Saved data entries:
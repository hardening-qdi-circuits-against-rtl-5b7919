// tb_dimxs_glitch_sweep: glitch-width sweep on the DIMxS AND built from the
// behavioural Martin C-element model.
//
// For every operand state the gate passes through in a 4-phase return-to-one
// cycle (all bit pairs, all arrival and departure orders), every C-element in
// a memorising state (its two inputs differ) receives a glitch on the input
// that still equals its output, pulling that input to the other value: a
// 1-to-0 glitch where the C-element holds 1, a 0-to-1 glitch where it holds
// 0. Glitch widths sweep 1 ps to 200 ps in 1 ps steps. An upset is a maxterm
// that differs from its value before the glitch once the circuit settled.
//
// Expected outcome: a C-element holding 1 is upset only by glitches wider
// than the model's 1-to-0 critical width (42 ps), one holding 0 already by
// glitches wider than the 0-to-1 critical width (22 ps). On the way from the
// spacer to data every memorising C-element of the DIMxS gate holds 1; the
// sweep also reports the states met on the way back to the spacer, where the
// C-element that fired holds 0 while its inputs differ. Widths equal to a
// critical width are swept but not checked, as their outcome depends on event
// ordering. Each scenario ends by returning both operands to the spacer.
`timescale 1ps / 1ps
module tb_dimxs_glitch_sweep;
  import dual_rail_pkg::*;

  localparam int unsigned W_UP  = 22;
  localparam int unsigned W_DN  = 42;
  localparam int unsigned W_MAX = 200;
  localparam int unsigned SETTLE = 300;

  dr_t a, b, q;
  int  checks = 0;
  int  failures = 0;
  int  scen_q1 = 0;
  int  scen_q0 = 0;
  int  scen_fwd_q0 = 0;
  int  upsets = 0;
  int  min_upset_q1 = W_MAX + 1;
  int  min_upset_q0 = W_MAX + 1;

  dimxs_and2 #(.TRANSIENT_MODEL(1'b1)) dut (.a(a), .b(b), .q(q));

  task automatic check(input bit ok, input string what);
    checks++;
    if (!ok) begin
      failures++;
      $display("FAIL %s at %0t", what, $time);
    end
  endtask

  function automatic dr_t enc(int s);
    // 0 spacer, 1 bit '0', 2 bit '1'.
    if (s == 0) return RTO_SPACER;
    return rto_encode(s == 2);
  endfunction

  // Wire of operand side (0: A, 1: B) and rail r.
  function automatic logic get_wire(int side, int r);
    dr_t w = side == 0 ? a : b;
    return r == 1 ? w.d1 : w.d0;
  endfunction

  task automatic set_wire(int side, int r, logic v);
    if (side == 0) begin
      if (r == 1) a.d1 = v; else a.d0 = v;
    end else begin
      if (r == 1) b.d1 = v; else b.d0 = v;
    end
  endtask

  // Play a path of operand states, then glitch one C-element's input.
  task automatic run(input int path_a [], input int path_b [], input int k,
                     input int width, input bit forward, output bit vulnerable,
                     output bit held, output bit upset);
    logic [3:0] mx_prev;
    int side, r;
    logic aw, bw;
    a = RTO_SPACER;
    b = RTO_SPACER;
    #(SETTLE);
    foreach (path_a[i]) begin
      a = enc(path_a[i]);
      b = enc(path_b[i]);
      #(SETTLE);
    end
    aw = k >= 2 ? a.d1 : a.d0;
    bw = k % 2 == 1 ? b.d1 : b.d0;
    vulnerable = (aw != bw);
    held = dut.mx[k];
    upset = 1'b0;
    if (vulnerable) begin
      // Glitch the input that equals the held output.
      if (aw == held) begin side = 0; r = k / 2; end
      else            begin side = 1; r = k % 2; end
      mx_prev = dut.mx;
      set_wire(side, r, !held);
      #(width);
      set_wire(side, r, held);
      #(SETTLE);
      upset = (dut.mx != mx_prev);
    end
  endtask

  initial begin
    #2000000000;
    failures++;
    $display("watchdog expired");
    $display("TB_RESULT checks=%0d failures=%0d", checks, failures);
    $finish;
  end

  initial begin
    int pa [], pb [];
    bit vul, held, ups;
    int va, vb, crit;
    for (int v = 0; v < 4; v++) begin
      va = v[1] ? 2 : 1;
      vb = v[0] ? 2 : 1;
      // Paths ending in each state of the cycle: arrival of A or B first,
      // both data, departure of A or B first.
      for (int p = 0; p < 5; p++) begin
        bit forward;
        case (p)
          0: begin pa = '{va};         pb = '{0};          forward = 1; end
          1: begin pa = '{0};          pb = '{vb};         forward = 1; end
          2: begin pa = '{va, va};     pb = '{0, vb};      forward = 1; end
          3: begin pa = '{va, va, 0};  pb = '{0, vb, vb};  forward = 0; end
          default: begin pa = '{va, va, va}; pb = '{0, vb, 0}; forward = 0; end
        endcase
        for (int k = 0; k < 4; k++) begin
          automatic int first_upset = W_MAX + 1;
          for (int w = 1; w <= W_MAX; w++) begin
            run(pa, pb, k, w, forward, vul, held, ups);
            if (!vul) break;
            crit = held ? W_DN : W_UP;
            if (w != crit) check(ups == (w > crit), "upset iff glitch wider than critical width");
            if (ups && first_upset > W_MAX) first_upset = w;
            if (ups) upsets++;
          end
          if (vul) begin
            if (held) begin
              scen_q1++;
              if (first_upset < min_upset_q1) min_upset_q1 = first_upset;
            end else begin
              scen_q0++;
              if (forward) scen_fwd_q0++;
              if (first_upset < min_upset_q0) min_upset_q0 = first_upset;
            end
          end
        end
      end
    end
    $display("memorising scenarios: %0d holding 1 (narrowest upsetting glitch %0d ps), %0d holding 0 (narrowest %0d ps); upsets %0d",
             scen_q1, min_upset_q1, scen_q0, min_upset_q0, upsets);
    check(scen_fwd_q0 == 0, "no C-element holds 0 on the way from spacer to data");
    check(scen_q1 > 0 && scen_q0 > 0, "both kinds of memorising state swept");
    check(min_upset_q1 >= int'(W_DN) && min_upset_q1 <= int'(W_DN) + 1, "critical width, output 1");
    check(min_upset_q0 >= int'(W_UP) && min_upset_q0 <= int'(W_UP) + 1, "critical width, output 0");
    $display("TB_RESULT checks=%0d failures=%0d", checks, failures);
    $finish;
  end

endmodule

→ WHAT THE TASK ASKS
Provide only the count of lines in the records above that hold the word "wider".

→ REPLY
3